7. [gedaagde] betwist, kort samengevat, dat er sprake is van dringend eigen gebruik. Mogelijk hebben [eiser sub 1] en [eiser sub 2] de wens om het gehuurde zelf te gaan gebruiken, maar dat rechtvaardigt de beëindiging van de huur niet. [dochter] kan de door haar gewenste gezelligheid en hulp bij haar huiswerk goed in de bestaande situatie vinden: zij kan bij haar vader verblijven en via de trap eenvoudig weer naar haar slaapkamer bij haar moeder gaan. Als [eiser sub 2] en [dochter] al op de samen te voegen woning op de 2e en 3e verdieping willen gaan wonen, is dat hooguit voor de resterende schooltijd van [dochter]. [gedaagde] veronderstelt dat de werkelijke bedoeling van [eiser sub 1] en [eiser sub 2] erin ligt dat [dochter] na haar meerderjarigheid zelf in de samen te voegen woning gaat wonen, zodat moeder en dochter het gehele pand voor zichzelf hebben. De vader kan dan formeel gaan wonen waar hij nu feitelijk verblijft. Volgens [gedaagde] weegt dat belang niet op tegen de zijne bij de voortzetting van de huur. Hij bewoont het gehuurde sedert 30 jaar en doet dat op een normale wijze. De huurprijs is laag omdat het gehuurde nooit naar behoren is onderhouden. Hij heeft daarin steeds zelf de nodige investeringen gedaan.
8. [gedaagde] wijst erop dat [eiser sub 1] volgens haar eigen stelling in beslag wordt genomen door haar carrière en dat [eiser sub 2] zelf stelt overdag en vaak ’s avonds te werken. Kennelijk zijn zij niet bereid om tijd voor hun dochter vrij te maken. Hij ziet niet in waarom [eiser sub 2] wel tijd voor [dochter] zal vrijmaken als hij met haar zou samenwonen, terwijl hij thans niet doet.
9. [gedaagde] betwist voorts dat [eiser sub 2] in de woning op de tweede verdieping woont. [eiser sub 2] heeft hem in 2007 zelf verteld met zijn broer café [café] te zullen kopen en er boven te gaan wonen. Sinds anderhalf jaar heeft [eiser sub 2] geen dag in de woning op de tweede verdieping gewoond of geslapen. Hij komt er af en toe zijn post ophalen. [gedaagde] stelt ook dat [eiser sub 2] herhaalde malen op zijn deur heeft staan bonken en heeft gedreigd om hem met hulp van vrienden uit het gehuurde te zullen ontruimen. Volgens [gedaagde] heeft hij daarover contact opgenomen met de politie, maar zag deze geen aanleiding maatregelen te nemen.

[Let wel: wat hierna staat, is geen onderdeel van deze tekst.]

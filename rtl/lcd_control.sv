// lcd_control: bus sequencer for the ILI9341 8080-I 16-bit parallel interface.
//
// It turns single requests into complete LCD bus cycles. A write comes from
// the processor (command or data, through the register file) or, in mode B,
// from the FIFO (always data). A read is only started by the processor; the
// word read is kept in read_data.
//
// Write cycle, four clocks (80 ns at 50 MHz, above the 66 ns minimum write
// cycle): WRITE and WRITE_WAIT hold WRx low, EDGE_W raises WRx (the LCD
// latches D on this rising edge), FINISH_W keeps D driven for the hold time.
// In mode B, FINISH_W goes straight to the next WRITE when the FIFO holds a
// pixel, so a stream runs at one pixel every four clocks (50 MHz /
// (4 * 240 * 320) = 162.76 frames/s). The FIFO pixel is acknowledged in the
// cycle it is taken.
//
// Read cycle: READ drops RDx, READ_L_WAIT keeps it low for RD_WAIT_CYCLES
// more clocks, the data bus is sampled at the clock edge that leaves
// READ_L_WAIT, EDGE_R raises RDx, FINISH_R lets the LCD release the bus.
// With the default 16 the read cycle is 19 clocks and RDx is low for 17.
//
// The state names, the four-clock write and the 16-count read wait follow
// the controller's state diagram and simulation traces. Design choices:
// the pin outputs are registered (decoded from the next state) so they do
// not glitch; CSx is low in every state but IDDLE; DCx keeps its last value
// between cycles; a processor request (host_pending) breaks a FIFO stream
// at FINISH_W so the processor is not locked out in mode B; a processor
// request in IDDLE has priority over the FIFO. The bidirectional data bus is
// split into d_out / d_oe / d_in; the tri-state buffer belongs in the pads.
module lcd_control
  import lcd_pkg::*;
#(
  parameter int RD_WAIT_CYCLES = 16
) (
  input  logic        clk,
  input  logic        reset_n,
  // processor requests, accepted only while busy is low
  input  logic        wr_req,       // one-cycle pulse: write wr_data
  input  logic        wr_dc,        // 0: command, 1: data
  input  logic [15:0] wr_data,
  input  logic        rd_req,       // one-cycle pulse: read one word
  input  logic        host_pending, // a processor LCD access is waiting
  output logic        busy,
  output logic [15:0] read_data,
  output lcd_state_e  state_o,
  // FIFO side (mode B)
  input  logic        dma_mode,
  input  logic [15:0] fifo_q,
  input  logic        fifo_empty,
  output logic        fifo_rdreq,
  // ILI9341 pins
  output logic        csx,
  output logic        dcx,
  output logic        wrx,
  output logic        rdx,
  output logic [15:0] d_out,
  output logic        d_oe,
  input  logic [15:0] d_in
);

  localparam int CW = $clog2(RD_WAIT_CYCLES + 1);

  lcd_state_e state, next;
  logic [CW-1:0] cnt;
  logic take_fifo, take_host_wr, take_host_rd;

  // A new cycle may start from IDDLE (processor first, then FIFO) or, for
  // the FIFO, directly from FINISH_W.
  always_comb begin
    take_host_wr = (state == IDDLE) && wr_req;
    take_host_rd = (state == IDDLE) && rd_req && !wr_req;
    take_fifo    = dma_mode && !fifo_empty &&
                   (((state == IDDLE) && !wr_req && !rd_req) ||
                    ((state == FINISH_W) && !host_pending));
  end

  assign fifo_rdreq = take_fifo;

  always_comb begin
    next = state;
    unique case (state)
      IDDLE: begin
        if (take_host_wr || take_fifo) next = WRITE;
        else if (take_host_rd)         next = READ;
      end
      WRITE:       next = WRITE_WAIT;
      WRITE_WAIT:  next = EDGE_W;
      EDGE_W:      next = FINISH_W;
      FINISH_W:    next = take_fifo ? WRITE : IDDLE;
      READ:        next = READ_L_WAIT;
      READ_L_WAIT: if (cnt == CW'(RD_WAIT_CYCLES - 1)) next = EDGE_R;
      EDGE_R:      next = FINISH_R;
      FINISH_R:    next = IDDLE;
      default:     next = IDDLE;
    endcase
  end

  always_ff @(posedge clk or negedge reset_n) begin
    if (!reset_n) begin
      state     <= IDDLE;
      cnt       <= '0;
      read_data <= '0;
      d_out     <= '0;
      dcx       <= 1'b1;
      csx       <= 1'b1;
      wrx       <= 1'b1;
      rdx       <= 1'b1;
      d_oe      <= 1'b0;
    end else begin
      state <= next;
      cnt   <= (state == READ_L_WAIT && next == READ_L_WAIT) ? cnt + 1'b1 : '0;
      if (take_host_wr) begin
        d_out <= wr_data;
        dcx   <= wr_dc;
      end else if (take_fifo) begin
        d_out <= fifo_q;
        dcx   <= 1'b1;
      end else if (take_host_rd) begin
        dcx   <= 1'b1;
      end
      if (state == READ_L_WAIT && next == EDGE_R) read_data <= d_in;
      csx  <= (next == IDDLE);
      wrx  <= !(next == WRITE || next == WRITE_WAIT);
      rdx  <= !(next == READ  || next == READ_L_WAIT);
      d_oe <=  (next == WRITE || next == WRITE_WAIT ||
                next == EDGE_W || next == FINISH_W);
    end
  end

  assign busy    = (state != IDDLE);
  assign state_o = state;

endmodule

10. Subsidiair, als voorwaardelijke eis in reconventie indien de huur beëindigd zou worden, vordert [gedaagde] veroordeling van [eiser sub 1] en [eiser sub 2] tot betaling van
€ 5.264,28 ter zake van verhuis- en herinrichtingskosten, zoals standaard door woningbouwverenigingen wordt betaald.
11. [eiser sub 1] en [eiser sub 2] voeren ten verwere in reconventie aan bereid te zijn deze kosten van verhuizing en herinrichting te voldoen.